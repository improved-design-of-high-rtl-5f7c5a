// bcd_qt_adder: N-digit BCD carry-propagate adder using conditional
// speculative decimal addition and a logarithmic carry tree.
//
// Operand b is expected in BCD excess-6 (each digit + 6) when B_XS6 = 1; with
// B_XS6 = 0 it is plain BCD and the +6 is added per digit here. Per digit the
// 4-bit binary sum t = a + b(+6) is formed at once; t >= 16 means the digit
// generates a decimal carry and t = 15 that it propagates one. A parallel
// prefix (Kogge-Stone) network over these generate/propagate pairs gives
// every decimal carry in log2(N) levels. Each sum digit is then chosen between
// the two speculated values t and t+1: a value >= 16 already is the BCD digit
// in its low four bits, any other value is corrected by -6.
// The document names this adder and its method but does not give its
// insides; the carry network and the selection logic are this design's own.
// Combinational.
module bcd_qt_adder #(
  parameter int unsigned N     = 32,
  parameter bit          B_XS6 = 1'b1
) (
  input  logic [4*N-1:0] a,
  input  logic [4*N-1:0] b,
  input  logic           cin,
  output logic [4*N-1:0] s,
  output logic           cout
);
  localparam int unsigned LV = (N > 1) ? $clog2(N) : 1;

  logic [4:0]   t    [N];
  logic [N-1:0] g    [LV+1];
  logic [N-1:0] p    [LV+1];
  logic [N:0]   c;

  always_comb begin
    for (int i = 0; i < N; i++) begin
      t[i] = 5'(a[4*i +: 4]) + 5'(b[4*i +: 4]) + (B_XS6 ? 5'd0 : 5'd6);
      g[0][i] = t[i][4];
      p[0][i] = (t[i] == 5'd15);
    end
    // fold the carry-in into digit 0
    g[0][0] = g[0][0] | (p[0][0] & cin);
    for (int l = 0; l < LV; l++) begin
      for (int i = 0; i < N; i++) begin
        if (i >= (1 << l)) begin
          g[l+1][i] = g[l][i] | (p[l][i] & g[l][i - (1 << l)]);
          p[l+1][i] = p[l][i] & p[l][i - (1 << l)];
        end else begin
          g[l+1][i] = g[l][i];
          p[l+1][i] = p[l][i];
        end
      end
    end
    c[0] = cin;
    for (int i = 0; i < N; i++) c[i+1] = g[LV][i];
  end

  always_comb begin
    for (int i = 0; i < N; i++) begin
      logic [4:0] v;
      v = t[i] + 5'(c[i]);
      s[4*i +: 4] = v[4] ? v[3:0] : (v[3:0] - 4'd6);
    end
  end

  assign cout = c[N];
endmodule
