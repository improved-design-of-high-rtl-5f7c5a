// tb_bcd_qt_adder: 32-digit BCD additions, random and with long carry
// chains (nines plus one), for the excess-6 and the plain BCD operand form.
module tb_bcd_qt_adder;
  import dec_tb_pkg::*;
  localparam int N = 32;
  logic [4*N-1:0] a, b, bx, s6, s0;
  logic ci, c6, c0;
  int checks = 0, failures = 0;
  int chains = 0;

  bcd_qt_adder #(.N(N), .B_XS6(1'b1)) u6 (.a(a), .b(bx), .cin(ci), .s(s6), .cout(c6));
  bcd_qt_adder #(.N(N), .B_XS6(1'b0)) u0 (.a(a), .b(b),  .cin(ci), .s(s0), .cout(c0));

  initial begin
    #100000;
    failures++;
    $display("TB_RESULT checks=%0d failures=%0d", checks, failures);
    $finish;
  end

  initial begin
    for (int t = 0; t < 3000; t++) begin
      num_t av, bv, r;
      av = rand_val(N, int'(t % 3 == 1));
      bv = (t % 3 == 2) ? pow10(N) - 1 - av : rand_val(N, int'(t % 3 == 1));   // sums of all nines
      ci = 1'($urandom_range(0, 1));
      a = 128'(to_bcd(av, N));
      b = 128'(to_bcd(bv, N));
      for (int i = 0; i < N; i++) bx[4*i +: 4] = b[4*i +: 4] + 4'd6;
      #1;
      r = av + bv + num_t'(ci);
      if (t % 3 == 2 && ci) chains++;
      checks += 2;
      if (wval(wide_t'(s6), N, BCD) + num_t'(c6) * pow10(N) !== r || !is_bcd(wide_t'(s6), N)) begin
        failures++; $display("FAIL xs6 a=%h b=%h", a, b);
      end
      if (wval(wide_t'(s0), N, BCD) + num_t'(c0) * pow10(N) !== r || !is_bcd(wide_t'(s0), N)) begin
        failures++; $display("FAIL bcd a=%h b=%h", a, b);
      end
    end
    checks++;
    if (chains == 0) failures++;
    $display("full-length carry chains: %0d", chains);
    $display("TB_RESULT checks=%0d failures=%0d", checks, failures);
    $finish;
  end
endmodule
════
» EXERCISE
Give again exactly, and only, the lines above starting at the one with "s[4*i +: 4] = v[4]" and ending at the one with "BCD operand form.".

» RESPONSE TO THE TASK
      s[4*i +: 4] = v[4] ? v[3:0] : (v[3:0] - 4'd6);
    end
  end

  assign cout = c[N];
endmodule
repository improved-design-of-high-rtl-5f7c5a
// tb_bcd_qt_adder: 32-digit BCD additions, random and with long carry
// chains (nines plus one), for the excess-6 and the plain BCD operand form.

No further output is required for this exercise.